Brian O’Neill’s Jan. 15 column in the Post-Gazette (“Put Methane in Its Place, not the Atmosphere”) was missing a crucial fact: Pennsylvania’s air is getting cleaner because of increased natural gas production.
Patrick McDonnell, the acting state secretary of environmental protection, put it plainly in a 2016 news release, when he said, “Overall, our air quality continues to improve.” The release included figures showing that, from 2012 to 2014, the number of drilling sites monitored by DEP increased by more than 11.7 percent, while the total methane emissions from those sites decreased by more than 11.6 percent. Tighter monitoring found a decrease in methane leaks.
I introduced the Keeping Pennsylvania Competitive Act, Senate Bill 1327, last year in response to Gov. Tom Wolf’s plan to introduce new methane regulations in the permitting process for new wells. The regulations won’t decrease methane leaks — existing regulations already have done that. What the new regulations will do is lengthen already burdensome delays in permit approvals and cost the state thousands of family-sustaining jobs while providing no additional environmental benefit.
The current system of monitoring and regulating methane emissions includes four recent actions by the federal Environmental Protection Agency, and it clearly is working.
While further state-level regulations might appease special interests and ideological allies of Mr. Wolf, they would make no meaningful impact on the environment and would only serve to punish working families already dealing with a market downturn in natural gas.
Consider a Pennsylvania Department of Health study that shows that asthma-related hospitalization rates across Pennsylvania decreased 26 percent between 2009 and 2013, the very time in which Pennsylvania’s shale boom was at its peak. That same study found that Washington County, in the epicenter of the drilling activity, had asthma hospitalization rates below the state average.
Another study, commissioned by the Fort Cherry School District in Washington County, concluded that drilling operations near the school “did not substantially affect local air” quality.
Pennsylvania’s air quality is improving because of natural gas production, not in spite of it. Mr. Wolf’s proposed regulations would make it harder to achieve the very goal we have reached: cleaner air. The plain fact is that natural gas producers already have the strongest possible incentive to avoid methane leaks, because methane is the very product they sell.
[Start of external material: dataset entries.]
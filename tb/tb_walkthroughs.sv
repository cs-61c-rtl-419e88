// tb_walkthroughs: runs the classic single-cycle datapath walkthrough
// instructions one per clock and checks, inside the cycle each one executes,
// the values on the datapath: register-file read data, ALU result, data
// memory address/data, and afterwards the register or memory written.
//   add  $r3,$r1,$r2    r3 = r1 + r2
//   slti $r3,$r1,17     r3 = (r1 < 17)
//   sw   $r3,16($r1)    Mem[r1+16] = r3
//   lw   $r3,16($r1)    r3 = Mem[r1+16]
//   lw   $t0,40($t1)    t0 = Mem[t1+40]   ($t0 = r8, $t1 = r9)
// They run in the order add, sw, slti, lw, so that the load reads back the
// word the store wrote; a second sw supplies the data for the last lw.
// The program is run twice, with r1 below and above 17, so both slti results
// are seen. Every instruction must take exactly one clock.
module tb_walkthroughs;
  logic        clk = 0, rst_n = 0;
  logic        imem_we = 0;
  logic [9:0]  imem_waddr = 0;
  logic [31:0] imem_wdata = 0;
  logic [31:0] pc, instr;
  logic        alu_overflow, illegal;
  int checks = 0, failures = 0;

  mips_lite_cpu dut (
    .clk(clk), .rst_n(rst_n),
    .imem_we(imem_we), .imem_waddr(imem_waddr), .imem_wdata(imem_wdata),
    .pc(pc), .instr(instr), .alu_overflow(alu_overflow), .illegal(illegal)
  );

  always #5 clk = ~clk;

  initial begin : watchdog
    repeat (1000) @(posedge clk);
    failures++;
    $display("TB_RESULT checks=%0d failures=%0d", checks, failures);
    $finish;
  end

  function automatic logic [31:0] r_ins(logic [5:0] funct, int rd, int rs, int rt);
    return {6'h00, 5'(rs), 5'(rt), 5'(rd), 5'h0, funct};
  endfunction
  function automatic logic [31:0] i_ins(logic [5:0] op, int rt, int rs, logic [15:0] imm);
    return {op, 5'(rs), 5'(rt), imm};
  endfunction

  task automatic chk(string what, logic [31:0] got, logic [31:0] exp);
    checks++;
    if (got !== exp) begin failures++; $display("FAIL %s: %h expected %h", what, got, exp); end
  endtask

  logic [31:0] prog [12];

  task automatic run(logic [31:0] r1, logic [31:0] r2, logic [31:0] t1);
    logic [31:0] r3, exp_mem;
    int n = 0;
    // set up r1, r2, t1 with ori (values fit in 16 bits), then the walkthrough
    prog[n++] = i_ins(6'h0D, 1, 0, r1[15:0]);
    prog[n++] = i_ins(6'h0D, 2, 0, r2[15:0]);
    prog[n++] = i_ins(6'h0D, 9, 0, t1[15:0]);
    prog[n++] = r_ins(6'h20, 3, 1, 2);          // add  $r3,$r1,$r2
    prog[n++] = i_ins(6'h2B, 3, 1, 16'd16);     // sw   $r3,16($r1)  (stores r1+r2)
    prog[n++] = i_ins(6'h0A, 3, 1, 16'd17);     // slti $r3,$r1,17
    prog[n++] = i_ins(6'h23, 3, 1, 16'd16);     // lw   $r3,16($r1)
    prog[n++] = i_ins(6'h2B, 2, 9, 16'd40);     // sw   $r2,40($t1)  (data for the next lw)
    prog[n++] = i_ins(6'h23, 8, 9, 16'd40);     // lw   $t0,40($t1)
    prog[n++] = i_ins(6'h04, 0, 0, 16'hFFFF);   // spin
    rst_n = 0;
    for (int i = 0; i < n; i++) begin
      @(negedge clk); imem_we = 1; imem_waddr = 10'(i); imem_wdata = prog[i];
    end
    @(negedge clk); imem_we = 0;
    @(negedge clk); rst_n = 1;
    repeat (3) @(negedge clk);                  // the three ori
    // add: stage 2 reads reg[1], reg[2]; stage 3 computes reg[1]+reg[2]
    chk("add pc", pc, 32'd12);
    chk("add rs data", dut.rs_val, r1);
    chk("add rt data", dut.rt_val, r2);
    chk("add ALU", dut.alu_r, r1 + r2);
    chk("add memory idle", 32'(dut.u_dmem.we), 0);
    @(negedge clk);
    r3 = r1 + r2;
    chk("add writes r3", dut.u_rf.regs[3], r3);
    // sw: address reg[1]+16, data reg[3]
    chk("sw ALU address", dut.alu_r, r1 + 16);
    chk("sw store data", dut.u_dmem.wdata, r3);
    chk("sw memory write", 32'(dut.u_dmem.we), 1);
    chk("sw no register write", 32'(dut.u_rf.we), 0);
    @(negedge clk);
    exp_mem = r3;
    chk("sw memory word", dut.u_dmem.mem[(r1 + 16) >> 2], exp_mem);
    // slti: compare reg[1] with 17
    chk("slti rs data", dut.rs_val, r1);
    chk("slti immediate", dut.alu_b, 32'd17);
    @(negedge clk);
    chk("slti writes r3", dut.u_rf.regs[3], ($signed(r1) < 17) ? 32'd1 : 32'd0);
    // lw: address reg[1]+16, loads what sw stored
    chk("lw ALU address", dut.alu_r, r1 + 16);
    chk("lw read data", dut.mem_rdata, exp_mem);
    @(negedge clk);
    chk("lw writes r3", dut.u_rf.regs[3], exp_mem);
    @(negedge clk);                             // sw $r2,40($t1)
    chk("lw $t0 address", dut.alu_r, t1 + 40);
    @(negedge clk);
    chk("lw $t0,40($t1)", dut.u_rf.regs[8], r2);
    chk("one instruction per clock", pc, 32'd36);
  endtask

  initial begin
    run(32'd5, 32'd1000, 32'd200);      // r1 < 17
    run(32'd400, 32'd33, 32'd1024);     // r1 >= 17
    $display("TB_RESULT checks=%0d failures=%0d", checks, failures);
    $finish;
  end
endmodule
The increased use of natural gas in Pennsylvania and throughout the United States is making our local communities’ air cleaner, establishing America as a world leader in global carbon-emission reduction and creating jobs in our region in ways we haven’t seen in a generation. That is why the Legislature must pass the Keeping Pennsylvania Competitive Act.
State Sen. Guy Reschenthaler, R-Jefferson Hills, represents parts of western Allegheny County and eastern Washington County.